* [INPUT MATERIAL]
// json_string_parser: strips the outer quotation marks of JSON string values.
//
// The input carries value bytes of string-typed members, each value ended by
// last[0]. The parser follows the string state (inside/outside quotes, backslash
// escape) lane by lane and clears the strobe of the opening and closing quote and
// of anything outside the quotes (so the literal null becomes an empty string).
// The characters between the quotes pass unchanged, escape sequences included;
// last[0] on the value's final lane then marks the end of the string.
//
// Interface: valid/ready streams of json_pkg::beat_t, last layout unchanged.
// Timing: one registered output stage, one transfer per cycle; transfers that end
// up empty are not emitted.
// Stripping the quotes follows the reference design; keeping escape sequences
// undecoded and mapping null to an empty string are this design's choices.
module json_string_parser
  import json_pkg::*;
(
  input  logic  clk,
  input  logic  rst_n,
  input  logic  in_valid,
  output logic  in_ready,
  input  beat_t in_data,
  output logic  out_valid,
  input  logic  out_ready,
  output beat_t out_data
);

  logic  in_str_q, esc_q, in_str_d, esc_d;
  beat_t o;

  always_comb begin
    logic s, e;
    logic [7:0] c;
    s = in_str_q;
    e = esc_q;
    o = '0;
    for (int i = 0; i < EPC; i++) begin
      c = in_data[i].data;
      o[i].data = c;
      o[i].last = in_data[i].last;
      if (in_data[i].strb) begin
        if (!s) begin
          if (c == CH_QUOTE) s = 1'b1;
        end else if (e) begin
          o[i].strb = 1'b1;
          e = 1'b0;
        end else if (c == CH_BSLASH) begin
          o[i].strb = 1'b1;
          e = 1'b1;
        end else if (c == CH_QUOTE) begin
          s = 1'b0;
        end else begin
          o[i].strb = 1'b1;
        end
      end
      if (in_data[i].last[0]) begin
        s = 1'b0;
        e = 1'b0;
      end
    end
    in_str_d = s;
    esc_d    = e;
  end

  assign in_ready = !out_valid || out_ready;

  always_ff @(posedge clk) begin
    if (!rst_n) begin
      in_str_q  <= 1'b0;
      esc_q     <= 1'b0;
      out_valid <= 1'b0;
      out_data  <= '0;
    end else begin
      if (out_ready) out_valid <= 1'b0;
      if (in_valid && in_ready) begin
        in_str_q <= in_str_d;
        esc_q    <= esc_d;
        if (beat_nonempty(o)) begin
          out_valid <= 1'b1;
          out_data  <= o;
        end
      end
    end
  end

  a_hold : assert property (@(posedge clk) disable iff (!rst_n)
    out_valid && !out_ready |=> out_valid && $stable(out_data));

endmodule
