// record_mux: multiplexes one field stream of P parser instances onto a single
// stream, one whole record at a time.
//
// For a schema with N fields, N record_mux instances merge the P parsers' field
// streams so that only N Arrow column writers are needed instead of N*P. All N
// instances must take the parsers' records in the same order, or the columns of a
// row would not line up. One instance is the LEADER: when idle it picks, round
// robin, a parser whose input presents a record, and broadcasts the parser index
// on its ord_out port. The leader fits parsers whose fields are independent
// streams; where the fields of one parser block each other (a parser with a
// stream synchroniser), the order must come from logic that sees all fields, and
// every instance is a follower (see trip_kernel). Followers: they queue the order entries in a
// small FIFO and serve the parsers in that order. Serving a parser means
// forwarding its transfers up to and including the one carrying the record end
// (last[1]); a new choice is made the cycle after.
// End-of-buffer (last[2]) is not forwarded per parser: the mux counts buffer ends
// per parser (from forwarded transfers, and from transfers that carry only the
// buffer end, which are consumed whenever they reach the head of a stream that is
// not being served). Once every parser has delivered a buffer end, the leader
// places a flush entry in the order and then emits one transfer carrying only
// last[2]; a follower emits its own such transfer when it reaches the flush entry
// and its own count shows a buffer end from every parser. All merged columns are
// therefore closed after the same row.
//
// Interface: P input streams and one output stream of json_pkg::fld_t; order port
// of the leader (ord_out_*) to be broadcast to every follower's ord_in_* (a
// follower's ord_in_ready tells the leader it has room; the leader needs all
// followers ready). Unused order ports are tied off by the user.
// Timing: one idle cycle per record for the choice; otherwise one transfer per
// cycle, combinational from the selected input to the output.
// Multiplexing parser outputs onto one bundle of streams follows the reference
// design; record granularity, the leader/follower ordering and the buffer-end
// merging are this design's choices.
module record_mux
  import json_pkg::*;
#(
  parameter int P          = 8,
  parameter bit LEADER     = 1'b1,
  parameter int FIFO_DEPTH = 8
) (
  input  logic                 clk,
  input  logic                 rst_n,
  input  logic [P-1:0]         in_valid,
  output logic [P-1:0]         in_ready,
  input  fld_t [P-1:0]         in_data,
  output logic                 out_valid,
  input  logic                 out_ready,
  output fld_t                 out_data,
  // leader: chosen parser order, or a flush entry
  output logic                 ord_out_valid,
  input  logic                 ord_out_ready,
  output logic [$clog2(P)-1:0] ord_out_idx,
  output logic                 ord_out_flush,
  // follower: order from the leader
  input  logic                 ord_in_valid,
  output logic                 ord_in_ready,
  input  logic [$clog2(P)-1:0] ord_in_idx,
  input  logic                 ord_in_flush
);

  localparam int IW_ = $clog2(P);
  localparam int FW  = $clog2(FIFO_DEPTH);
  localparam int CW  = 4;

  logic            busy_q, fpend_q;
  logic [IW_-1:0]  cur_q, rr_q;
  logic [CW-1:0]   bufcnt_q [P];
  logic [P-1:0]    buf_only, has_buf, cand;
  logic            all_buf, flush;

  // order FIFO (followers): {flush, parser index}
  logic [IW_:0]    fifo_q [FIFO_DEPTH];
  logic [FW-1:0]   wptr_q, rptr_q;
  logic [FW:0]     fcnt_q;
  logic            pop;

  always_comb begin
    for (int p = 0; p < P; p++) begin
      buf_only[p] = in_data[p].last[2] && !in_data[p].last[1] && !in_data[p].last[0]
                    && in_data[p].strb == '0;
      has_buf[p]  = bufcnt_q[p] != '0;
    end
  end

  assign all_buf = &has_buf;
  assign flush   = fpend_q && all_buf;
  assign cand    = in_valid & ~buf_only;

  assign ord_in_ready = int'(fcnt_q) < FIFO_DEPTH;
  assign pop          = !LEADER && !busy_q && !fpend_q && fcnt_q != '0;

  // leader choice: first candidate at or after the round-robin pointer
  logic [IW_-1:0] pick;
  logic           pick_ok;
  always_comb begin
    pick    = '0;
    pick_ok = 1'b0;
    for (int k = 0; k < P; k++)
      if (!pick_ok && cand[(int'(rr_q) + k) % P]) begin
        pick    = IW_'((int'(rr_q) + k) % P);
        pick_ok = 1'b1;
      end
  end

  // leader: a flush entry as soon as every parser has ended a buffer, otherwise
  // the next parser
  assign ord_out_valid = LEADER && !busy_q && !fpend_q && (all_buf || pick_ok);
  assign ord_out_flush = all_buf;
  assign ord_out_idx   = pick;

  // data path
  always_comb begin
    out_valid = 1'b0;
    out_data  = '0;
    in_ready  = '0;
    if (flush) begin
      out_valid     = 1'b1;
      out_data.last = 3'b100;
    end else if (busy_q && buf_only[cur_q]) begin
      // a buffer end still queued ahead of the served record: consume silently
      in_ready[cur_q] = bufcnt_q[cur_q] != '1;
    end else if (busy_q) begin
      out_valid        = in_valid[cur_q];
      out_data         = in_data[cur_q];
      out_data.last[2] = 1'b0;
      in_ready[cur_q]  = out_ready;
    end
    // consume buffer-end-only transfers of parsers not being served
    for (int p = 0; p < P; p++)
      if (buf_only[p] && !(busy_q && cur_q == IW_'(p)) && bufcnt_q[p] != '1)
        in_ready[p] = 1'b1;
  end

  always_ff @(posedge clk) begin
    if (!rst_n) begin
      busy_q  <= 1'b0;
      fpend_q <= 1'b0;
      cur_q   <= '0;
      rr_q    <= '0;
      wptr_q  <= '0;
      rptr_q  <= '0;
      fcnt_q  <= '0;
      for (int p = 0; p < P; p++) bufcnt_q[p] <= '0;
    end else begin
      // buffer-end bookkeeping
      for (int p = 0; p < P; p++) begin
        logic inc;
        inc = in_valid[p] && in_ready[p] && in_data[p].last[2];
        if (flush && out_ready) bufcnt_q[p] <= bufcnt_q[p] - 1'b1 + CW'(inc);
        else if (inc)           bufcnt_q[p] <= bufcnt_q[p] + 1'b1;
      end
      if (flush && out_ready) fpend_q <= 1'b0;
      // record selection
      if (busy_q) begin
        if (in_valid[cur_q] && in_ready[cur_q] && in_data[cur_q].last[1]) busy_q <= 1'b0;
      end else if (ord_out_valid && ord_out_ready) begin
        if (all_buf) begin
          fpend_q <= 1'b1;
        end else begin
          busy_q <= 1'b1;
          cur_q  <= pick;
          rr_q   <= (int'(pick) == P - 1) ? '0 : pick + 1'b1;
        end
      end else if (pop) begin
        if (fifo_q[rptr_q][IW_]) begin
          fpend_q <= 1'b1;
        end else begin
          busy_q <= 1'b1;
          cur_q  <= fifo_q[rptr_q][IW_-1:0];
        end
      end
      // order FIFO
      if (!LEADER && ord_in_valid && ord_in_ready) begin
        fifo_q[wptr_q] <= {ord_in_flush, ord_in_idx};
        wptr_q         <= (int'(wptr_q) == FIFO_DEPTH - 1) ? '0 : wptr_q + 1'b1;
      end
      if (pop) rptr_q <= (int'(rptr_q) == FIFO_DEPTH - 1) ? '0 : rptr_q + 1'b1;
      fcnt_q <= fcnt_q + (FW+1)'(!LEADER && ord_in_valid && ord_in_ready) - (FW+1)'(pop);
    end
  end

  a_hold : assert property (@(posedge clk) disable iff (!rst_n)
    out_valid && !out_ready |=> out_valid && $stable(out_data));

endmodule
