// tb_record_mux: self-checking test of record_mux, one leader and one follower
// merging two fields of P = 3 parsers.
//
// Each parser sends two buffers of 3..8 records, each buffer closed by a
// transfer that carries only the buffer end. Field A has one transfer per record;
// field B has one to three, sometimes with the record end in a transfer of its
// own. Inputs stall at random and the outputs are back-pressured at random.
// Checks: every record of every parser arrives once and in its parser's order;
// field B's records come in the same parser order as field A's and with their
// transfers intact; each output carries exactly two buffer-end transfers, the
// first only after every parser's first buffer is complete, the second as the
// final transfer; no other transfer carries a buffer end.
module tb_record_mux;
  import json_pkg::*;

  localparam int P = 3;

  logic clk = 1'b0, rst_n = 1'b0;
  int   checks = 0, failures = 0;

  always #5 clk = ~clk;

  logic [P-1:0] a_v, a_r, b_v, b_r;
  fld_t [P-1:0] a_d, b_d;
  logic         ao_v, ao_r, bo_v, bo_r;
  fld_t         ao_d, bo_d;
  logic         ord_v, ord_r, ord_f, unused_r, unused_v, unused_f;
  logic [1:0]   ord_i, unused_i;

  record_mux #(.P(P), .LEADER(1'b1)) dut (
    .clk, .rst_n, .in_valid(a_v), .in_ready(a_r), .in_data(a_d),
    .out_valid(ao_v), .out_ready(ao_r), .out_data(ao_d),
    .ord_out_valid(ord_v), .ord_out_ready(ord_r), .ord_out_idx(ord_i), .ord_out_flush(ord_f),
    .ord_in_valid(1'b0), .ord_in_ready(unused_r), .ord_in_idx(2'd0), .ord_in_flush(1'b0)
  );
  record_mux #(.P(P), .LEADER(1'b0), .FIFO_DEPTH(4)) u_follow (
    .clk, .rst_n, .in_valid(b_v), .in_ready(b_r), .in_data(b_d),
    .out_valid(bo_v), .out_ready(bo_r), .out_data(bo_d),
    .ord_out_valid(unused_v), .ord_out_ready(1'b0), .ord_out_idx(unused_i), .ord_out_flush(unused_f),
    .ord_in_valid(ord_v && ord_r), .ord_in_ready(ord_r), .ord_in_idx(ord_i), .ord_in_flush(ord_f)
  );

  // record id: parser * 256 + buffer * 64 + sequence number
  fld_t aq [P][$];
  fld_t bq [P][$];
  int   nrec [P][2];
  int   na [P], nb [P];

  int   a_ids[$], b_ids[$];
  int   a_bufs = 0, b_bufs = 0, bad_last = 0, bad_b = 0, early_flush = 0;
  int   a_after = 0, b_after = 0;
  int   b_cur = -1, b_parts = 0;
  int   seen_a [P][2];

  always_ff @(posedge clk) begin
    ao_r <= $urandom % 3 != 0;
    bo_r <= $urandom % 3 != 0;
    if (rst_n) begin
      for (int p = 0; p < P; p++) begin
        if (a_v[p] && a_r[p]) na[p] <= na[p] + 1;
        if (b_v[p] && b_r[p]) nb[p] <= nb[p] + 1;
      end
      if (ao_v && ao_r) begin
        if (ao_d.last[2]) begin
          if (ao_d.strb != '0 || ao_d.last[1:0] != '0) bad_last <= bad_last + 1;
          a_bufs <= a_bufs + 1;
          a_after <= 0;
          // the first merged buffer end needs every parser's first buffer
          if (a_bufs == 0)
            for (int p = 0; p < P; p++) if (seen_a[p][0] != nrec[p][0]) early_flush <= early_flush + 1;
        end else begin
          a_ids.push_back(int'(ao_d.data));
          seen_a[ao_d.data[9:8]][ao_d.data[6]] <= seen_a[ao_d.data[9:8]][ao_d.data[6]] + 1;
          a_after <= a_after + 1;
        end
      end
      if (bo_v && bo_r) begin
        if (bo_d.last[2]) begin
          if (bo_d.strb != '0 || bo_d.last[1:0] != '0) bad_last <= bad_last + 1;
          b_bufs <= b_bufs + 1;
          b_after <= 0;
        end else begin
          // transfers of one record: data = id * 4 + part
          if (bo_d.strb[0]) begin
            if (b_cur < 0) b_cur = int'(bo_d.data) >> 2;
            if (int'(bo_d.data) != b_cur * 4 + b_parts) bad_b <= bad_b + 1;
            b_parts++;
          end
          if (bo_d.last[1]) begin
            b_ids.push_back(b_cur);
            b_cur   = -1;
            b_parts = 0;
          end
          b_after <= b_after + 1;
        end
      end
    end
  end

  task automatic drive_a(int p);
    int n0;
    @(negedge clk);
    foreach (aq[p][i]) begin
      repeat ($urandom % 4) begin
        a_v[p] = 1'b0;
        @(negedge clk);
      end
      a_v[p] = 1'b1;
      a_d[p] = aq[p][i];
      n0 = na[p];
      do @(negedge clk); while (na[p] == n0);
    end
    a_v[p] = 1'b0;
  endtask

  task automatic drive_b(int p);
    int n0;
    @(negedge clk);
    foreach (bq[p][i]) begin
      repeat ($urandom % 3) begin
        b_v[p] = 1'b0;
        @(negedge clk);
      end
      b_v[p] = 1'b1;
      b_d[p] = bq[p][i];
      n0 = nb[p];
      do @(negedge clk); while (nb[p] == n0);
    end
    b_v[p] = 1'b0;
  endtask

  initial begin
    fld_t f;
    int   id, k;
    int   exp_ids [P][$];
    a_v = '0;
    b_v = '0;
    a_d = '0;
    b_d = '0;
    for (int p = 0; p < P; p++) begin
      na[p] = 0;
      nb[p] = 0;
      for (int bf = 0; bf < 2; bf++) begin
        seen_a[p][bf] = 0;
        nrec[p][bf] = 3 + $urandom % 6;
        for (int r = 0; r < nrec[p][bf]; r++) begin
          id = p * 256 + bf * 64 + r;
          exp_ids[p].push_back(id);
          f = '0;
          f.strb[0] = 1'b1;
          f.data    = 64'(id);
          f.last[1] = 1'b1;
          aq[p].push_back(f);
          k = 1 + $urandom % 3;
          for (int t = 0; t < k; t++) begin
            f = '0;
            f.strb[0] = 1'b1;
            f.data    = 64'(id * 4 + t);
            bq[p].push_back(f);
          end
          if (($urandom % 2) != 0) bq[p][$].last[1:0] = 2'b11;
          else begin
            f = '0;
            f.last[1] = 1'b1;
            bq[p].push_back(f);
          end
        end
        f = '0;
        f.last[2] = 1'b1;
        aq[p].push_back(f);
        bq[p].push_back(f);
      end
    end
    repeat (3) @(posedge clk);
    rst_n <= 1'b1;
    fork
      drive_a(0); drive_a(1); drive_a(2);
      drive_b(0); drive_b(1); drive_b(2);
    join
    repeat (40) @(posedge clk);

    // every record of every parser, in that parser's order
    checks++;
    begin
      int pos [P];
      int bad = 0;
      for (int p = 0; p < P; p++) pos[p] = 0;
      foreach (a_ids[i]) begin
        int p;
        p = a_ids[i] >> 8;
        if (pos[p] >= exp_ids[p].size() || a_ids[i] != exp_ids[p][pos[p]]) bad++;
        else pos[p]++;
      end
      for (int p = 0; p < P; p++) if (pos[p] != exp_ids[p].size()) bad++;
      if (bad != 0) begin
        failures++;
        $display("FAIL leader records: %0d errors, %0d records", bad, a_ids.size());
      end
    end
    checks++;
    if (b_ids != a_ids || bad_b != 0) begin
      failures++;
      $display("FAIL follower order/contents: %0d vs %0d records, %0d bad parts",
               b_ids.size(), a_ids.size(), bad_b);
    end
    checks++;
    if (a_bufs != 2 || b_bufs != 2 || a_after != 0 || b_after != 0 || bad_last != 0 || early_flush != 0) begin
      failures++;
      $display("FAIL buffer ends: %0d/%0d, trailing %0d/%0d, malformed %0d, early %0d",
               a_bufs, b_bufs, a_after, b_after, bad_last, early_flush);
    end
    $display("TB_RESULT checks=%0d failures=%0d", checks, failures);
    $finish;
  end

  initial begin
    repeat (20000) @(posedge clk);
    failures++;
    $display("FAIL watchdog");
    $display("TB_RESULT checks=%0d failures=%0d", checks, failures);
    $finish;
  end

endmodule
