// stream_fifo: first-in first-out buffer for a valid/ready stream of W-bit
// transfers.
//
// Holds up to DEPTH transfers in a register array with a write and a read
// pointer and an occupancy count. The head entry is presented directly from the
// array (out_valid whenever the FIFO is not empty), so a transfer written in one
// cycle can leave in the next. in_ready is high while the FIFO is not full; a
// write and a read can happen in the same cycle, so a FIFO that is never full or
// empty passes one transfer per cycle.
//
// Interface: in_valid/in_ready/in_data, out_valid/out_ready/out_data.
// Timing: one cycle from input to output; full rate.
// The reference design does not describe its buffering; this FIFO and its
// depth are this design's choice (they let parsers run ahead of the record
// multiplexers, see trip_kernel). DEPTH must be a power of two.
module stream_fifo #(
  parameter int W     = 8,
  parameter int DEPTH = 16
) (
  input  logic         clk,
  input  logic         rst_n,
  input  logic         in_valid,
  output logic         in_ready,
  input  logic [W-1:0] in_data,
  output logic         out_valid,
  input  logic         out_ready,
  output logic [W-1:0] out_data
);

  localparam int AW = $clog2(DEPTH);

  logic [W-1:0] mem_q [DEPTH];
  logic [AW-1:0] wptr_q, rptr_q;
  logic [AW:0]   cnt_q;
  logic          wr, rd;

  assign in_ready  = int'(cnt_q) < DEPTH;
  assign out_valid = cnt_q != '0;
  assign out_data  = mem_q[rptr_q];
  assign wr        = in_valid && in_ready;
  assign rd        = out_valid && out_ready;

  always_ff @(posedge clk) begin
    if (wr) mem_q[wptr_q] <= in_data;
  end

  always_ff @(posedge clk) begin
    if (!rst_n) begin
      wptr_q <= '0;
      rptr_q <= '0;
      cnt_q  <= '0;
    end else begin
      if (wr) wptr_q <= wptr_q + 1'b1;
      if (rd) rptr_q <= rptr_q + 1'b1;
      cnt_q <= cnt_q + (AW+1)'(wr) - (AW+1)'(rd);
    end
  end

  a_hold : assert property (@(posedge clk) disable iff (!rst_n)
    out_valid && !out_ready |=> out_valid && $stable(out_data));

endmodule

* [EXERCISE BRIEF] Begin with the line that has "follower order/contents: %0d" in the listing above and end after the line that has "logic [W-1:0] mem_q [DEPTH];"; output those lines exactly.

* [FINISHED EXERCISE]
      $display("FAIL follower order/contents: %0d vs %0d records, %0d bad parts",
               b_ids.size(), a_ids.size(), bad_b);
    end
    checks++;
    if (a_bufs != 2 || b_bufs != 2 || a_after != 0 || b_after != 0 || bad_last != 0 || early_flush != 0) begin
      failures++;
      $display("FAIL buffer ends: %0d/%0d, trailing %0d/%0d, malformed %0d, early %0d",
               a_bufs, b_bufs, a_after, b_after, bad_last, early_flush);
    end
    $display("TB_RESULT checks=%0d failures=%0d", checks, failures);
    $finish;
  end

  initial begin
    repeat (20000) @(posedge clk);
    failures++;
    $display("FAIL watchdog");
    $display("TB_RESULT checks=%0d failures=%0d", checks, failures);
    $finish;
  end

endmodule
// stream_fifo: first-in first-out buffer for a valid/ready stream of W-bit
// transfers.
//
// Holds up to DEPTH transfers in a register array with a write and a read
// pointer and an occupancy count. The head entry is presented directly from the
// array (out_valid whenever the FIFO is not empty), so a transfer written in one
// cycle can leave in the next. in_ready is high while the FIFO is not full; a
// write and a read can happen in the same cycle, so a FIFO that is never full or
// empty passes one transfer per cycle.
//
// Interface: in_valid/in_ready/in_data, out_valid/out_ready/out_data.
// Timing: one cycle from input to output; full rate.
// The reference design does not describe its buffering; this FIFO and its
// depth are this design's choice (they let parsers run ahead of the record
// multiplexers, see trip_kernel). DEPTH must be a power of two.
module stream_fifo #(
  parameter int W     = 8,
  parameter int DEPTH = 16
) (
  input  logic         clk,
  input  logic         rst_n,
  input  logic         in_valid,
  output logic         in_ready,
  input  logic [W-1:0] in_data,
  output logic         out_valid,
  input  logic         out_ready,
  output logic [W-1:0] out_data
);

  localparam int AW = $clog2(DEPTH);

  logic [W-1:0] mem_q [DEPTH];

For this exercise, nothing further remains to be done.